In re Bastian Co.
This text of 66 B.R. 92 (In re Bastian Co.) is published on Counsel Stack Legal Research, covering District Court, D. New York primary law. Counsel Stack provides free access to over 12 million legal documents including statutes, case law, regulations, and constitutions.
Opinion
MEMORANDUM AND DECISION
This is an Application by the debtor to reject the pension plan of The Bastían Company, Inc., hereinafter the Company. The granting of this relief was opposed by Local 212, Office and Professional Employees International Union, A.F.L.-C.I.O., hereinafter the Union and Pension Benefit Guaranty Corporation, hereinafter PBGC. The attorneys for the creditors committee also appeared on behalf of the debtor.

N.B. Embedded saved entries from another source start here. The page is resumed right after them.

// Tiling testbench: four conv_chip instances at their default size (16 x 16
// pixels each) cover a 32 x 32 input space as a 2 x 2 tile, as several
// chips of a larger array would.
//
// Each chip is given its own window in the configuration registers
// (x_min/x_max, y_min/y_max = 0..15 or 16..31) and the same kernel. Every
// input event is broadcast to all four chips: the sender raises Rqst on all
// inputs, waits until every chip has raised Ack, drops Rqst and waits until
// every Ack has fallen (a four-phase fork/join, as an AER splitter would
// do). Each chip's output stream goes to its own receiver, which maps the
// local pixel address back to the shared 32 x 32 space. An integrate-and-
// fire reference over the whole 32 x 32 space predicts the exact number of
// positive and negative events of every pixel; the tiled result must match
// it, in particular for kernels that straddle the tile boundaries.
//
// Counted mechanisms, each of which must occur: an event whose kernel
// touches two or four tiles, a chip dropping an event that misses its
// window, and a queue-full stall on some chip. The broadcast handshake and
// the sizes are this testbench's choices; the window registers and the
// tiling follow the chip's intended use.
module tb_conv_tiling;
  import conv_pkg::*;
  localparam int N = 16, AWID = 12, W = 2, NCELL = 31, T = 2, G = N * T;
  localparam int S = 3, R = 2;

  logic clk = 0, rst_n = 0;
  in_event_t in_addr = '0;
  logic in_rqst = 0;
  logic [3:0] in_ack;
  logic [3:0] cfg_we = '0;
  cfg_addr_e cfg_addr = CFG_X_MIN;
  logic [AW-1:0] cfg_data = '0;
  logic ram_state = 0, ram_data_in = 0, ram_shift = 0, ram_wr = 0;
  logic [PW_W-1:0] pulse_width = PW_W'(W);
  logic [AWID-2:0] fire_threshold = 11'd120;
  logic [3:0] out_sign, out_rqst, out_ack;
  logic [3:0] out_x [4], out_y [4];
  logic [3:0] ipot_data_out;
  logic [7:0] ipot_range_sel [4][NCELL];
  logic [7:0] ipot_dac_code [4][NCELL];
  logic [NCELL-1:0] ipot_to_test [4];
  logic [3:0] evt_taken, queue_full, busy;
  win_class_e evt_class [4];

  int checks = 0, failures = 0;
  int kern [N][N];
  int acc [G][G];
  int exp_cnt [2][G][G], got_cnt [2][G][G];
  int n_multi2 = 0, n_multi4 = 0, n_drop = 0, n_stall = 0;

  always #5 clk = ~clk;

  for (genvar t = 0; t < 4; t++) begin : g_chip
    conv_chip u_chip (
      .clk, .rst_n,
      .in_addr, .in_rqst, .in_ack (in_ack[t]),
      .cfg_we (cfg_we[t]), .cfg_addr, .cfg_data,
      .ram_state, .ram_data_in, .ram_shift, .ram_wr,
      .pulse_width, .fire_threshold,
      .out_sign (out_sign[t]), .out_x (out_x[t]), .out_y (out_y[t]),
      .out_rqst (out_rqst[t]), .out_ack (out_ack[t]),
      .ipot_sclk (clk), .ipot_shift (1'b0), .ipot_data_in (1'b0),
      .ipot_data_out (ipot_data_out[t]),
      .ipot_range_sel (ipot_range_sel[t]), .ipot_dac_code (ipot_dac_code[t]),
      .ipot_to_test (ipot_to_test[t]),
      .evt_taken (evt_taken[t]), .evt_class (evt_class[t]),
      .queue_full (queue_full[t]), .busy (busy[t])
    );

    // Receiver of tile t: tile column t % 2, tile row t / 2.
    initial begin
      out_ack[t] = 0;
      wait (rst_n);
      forever begin
        wait (out_rqst[t] && !out_ack[t]);
        got_cnt[out_sign[t]][N * (t / 2) + int'(out_y[t])][N * (t % 2) + int'(out_x[t])]++;
        #1 out_ack[t] = 1;
        wait (!out_rqst[t]);
        #1 out_ack[t] = 0;
      end
    end
  end

  task automatic check(input bit ok, input string what);
    checks++;
    if (!ok) begin failures++; if (failures < 20) $display("FAIL %s at %0t", what, $time); end
  endtask

  initial begin
    repeat (400000) @(posedge clk);
    failures++;
    $display("watchdog expired");
    $display("TB_RESULT checks=%0d failures=%0d", checks, failures);
    $finish;
  end

  always @(posedge clk) if (rst_n) begin
    for (int t = 0; t < 4; t++)
      if (evt_taken[t] && evt_class[t] == WIN_NONE) n_drop++;
    if (queue_full != '0) n_stall++;
  end

  // ------------------------------------------------------------- helpers
  task automatic write_cfg(input int t, input cfg_addr_e a, input int v);
    @(negedge clk);
    cfg_we[t] = 1; cfg_addr = a; cfg_data = AW'(v);
    @(negedge clk);
    cfg_we = '0;
  endtask

  // The same kernel is shifted into all four chips at once.
  task automatic load_kernel();
    ram_state = 0;
    for (int row = 0; row < N; row++) begin
      logic [4 + N*6 - 1:0] frame;
      for (int c = 0; c < N; c++) begin
        automatic int w = kern[row][c];
        frame[(N-1-c)*6 +: 6] = {w < 0, 5'(w < 0 ? -w : w)};
      end
      frame[4 + N*6 - 1 -: 4] = 4'(row);
      for (int b = 0; b < 4 + N*6; b++) begin
        @(negedge clk);
        ram_data_in = frame[b]; ram_shift = 1;
      end
      @(negedge clk);
      ram_shift = 0; ram_wr = 1;
      @(negedge clk);
      ram_wr = 0;
    end
    @(negedge clk);
    ram_state = 1;
  endtask

  // Reference over the whole G x G space.
  task automatic model_event(input in_event_t e);
    automatic bit [3:0] hit = '0;
    for (int y = 0; y < G; y++) for (int x = 0; x < G; x++) begin
      automatic int dx = x - int'(e.x);
      automatic int dy = y - int'(e.y);
      automatic int w, step;
      if (dx < -R || dx > R || dy < -S || dy > S) continue;
      hit[2 * (y / N) + (x / N)] = 1'b1;
      w = kern[dy + S][dx + R];
      if (w == 0) continue;
      step = e.sign ? -w : w;
      for (int k = 0; k < W; k++) begin
        acc[y][x] += step;
        if (acc[y][x] >= int'(fire_threshold)) begin exp_cnt[0][y][x]++; acc[y][x] = 0; end
        else if (acc[y][x] <= -int'(fire_threshold)) begin exp_cnt[1][y][x]++; acc[y][x] = 0; end
      end
    end
    if ($countones(hit) == 2) n_multi2++;
    if ($countones(hit) == 4) n_multi4++;
  endtask

  // Broadcast four-phase send: join on all Acks high, then all low.
  task automatic send_event(input in_event_t e);
    in_addr = e;
    in_rqst = 1;
    wait (in_ack == 4'hF);
    #1;
    model_event(e);
    in_rqst = 0;
    wait (in_ack == 4'h0);
    #1;
  endtask

  // ----------------------------------------------------------------- main
  initial begin
    for (int y = 0; y < G; y++) for (int x = 0; x < G; x++) begin
      acc[y][x] = 0;
      for (int sg = 0; sg < 2; sg++) begin exp_cnt[sg][y][x] = 0; got_cnt[sg][y][x] = 0; end
    end
    for (int rr = 0; rr < N; rr++) for (int c = 0; c < N; c++)
      kern[rr][c] = (rr <= 2 * S && c <= 2 * R) ? int'($urandom % 63) - 31 : 0;
    repeat (3) @(negedge clk);
    rst_n = 1;
    for (int t = 0; t < 4; t++) begin
      write_cfg(t, CFG_X_MIN, N * (t % 2));
      write_cfg(t, CFG_X_MAX, N * (t % 2) + N - 1);
      write_cfg(t, CFG_Y_MIN, N * (t / 2));
      write_cfg(t, CFG_Y_MAX, N * (t / 2) + N - 1);
      write_cfg(t, CFG_S, S);
      write_cfg(t, CFG_R, R);
    end
    load_kernel();

    // Bursts of events, half of them near the tile boundaries.
    for (int b = 0; b < 20; b++) begin
      for (int i = 0; i < 20; i++) begin
        in_event_t e;
        e.sign = 1'($urandom);
        if (i % 2 == 0) begin
          e.x = AW'(N - 3 + $urandom % 6);
          e.y = AW'($urandom % G);
        end else begin
          e.x = AW'($urandom % G);
          e.y = AW'($urandom % G);
        end
        if (i % 5 == 0) e.y = AW'(N - 3 + $urandom % 6);
        send_event(e);
      end
      repeat (5) @(posedge clk);
      wait (busy == '0);
      repeat (300) @(posedge clk);
    end
    repeat (1000) @(posedge clk);

    for (int sg = 0; sg < 2; sg++) for (int y = 0; y < G; y++) for (int x = 0; x < G; x++) begin
      checks++;
      if (got_cnt[sg][y][x] != exp_cnt[sg][y][x]) begin
        failures++;
        if (failures < 20) $display("FAIL pixel (%0d,%0d) sign %0d: %0d events, expected %0d",
                                    x, y, sg, got_cnt[sg][y][x], exp_cnt[sg][y][x]);
      end
    end
    check(n_multi2 > 0, "kernel straddling two tiles");
    check(n_multi4 > 0, "kernel straddling four tiles");
    check(n_drop > 0, "chip dropping an event outside its window");
    check(n_stall > 0, "queue-full stall on some chip");
    $display("straddling 2/4 tiles %0d/%0d, drops %0d, stall cycles %0d",
             n_multi2, n_multi4, n_drop, n_stall);
    $display("TB_RESULT checks=%0d failures=%0d", checks, failures);
    $finish;
  end
endmodule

It appears that the debtor filed his petition in bankruptcy September 30, 1983 and that the Collective Bargaining Agreement between the Company and the Union, which was not offered in evidence, expired on October 31, 1983. Subsequent to its expiration, there were negotiations between the Company and the Union and a memorandum of settlement (Exhibit # 1) was signed by the Company’s representative, Albert A. Cauwels, who is the executive vice president and chief operating officer of the company and Gerald Skyeczkow-ski, representing the Union. This memorandum purported to settle the matters in dispute between the Company and the Union. However, paragraph 2 of this Agreement read as follows:
2. The Undersigned representatives of the parties do hereby agree to recommend complete acceptance of all the terms of this memorandum to their respective principals.
Mr. Cauwels, when he testified at the hearing stated that this document (Exhibit # 1) signed on November 1, 1983, was not intended to be binding upon the Company. However, testimony was offered that Blue Cross/Blue Shield payments which had previously been picked up by the Company were thereafter paid in part by the employees, in accordance with this document.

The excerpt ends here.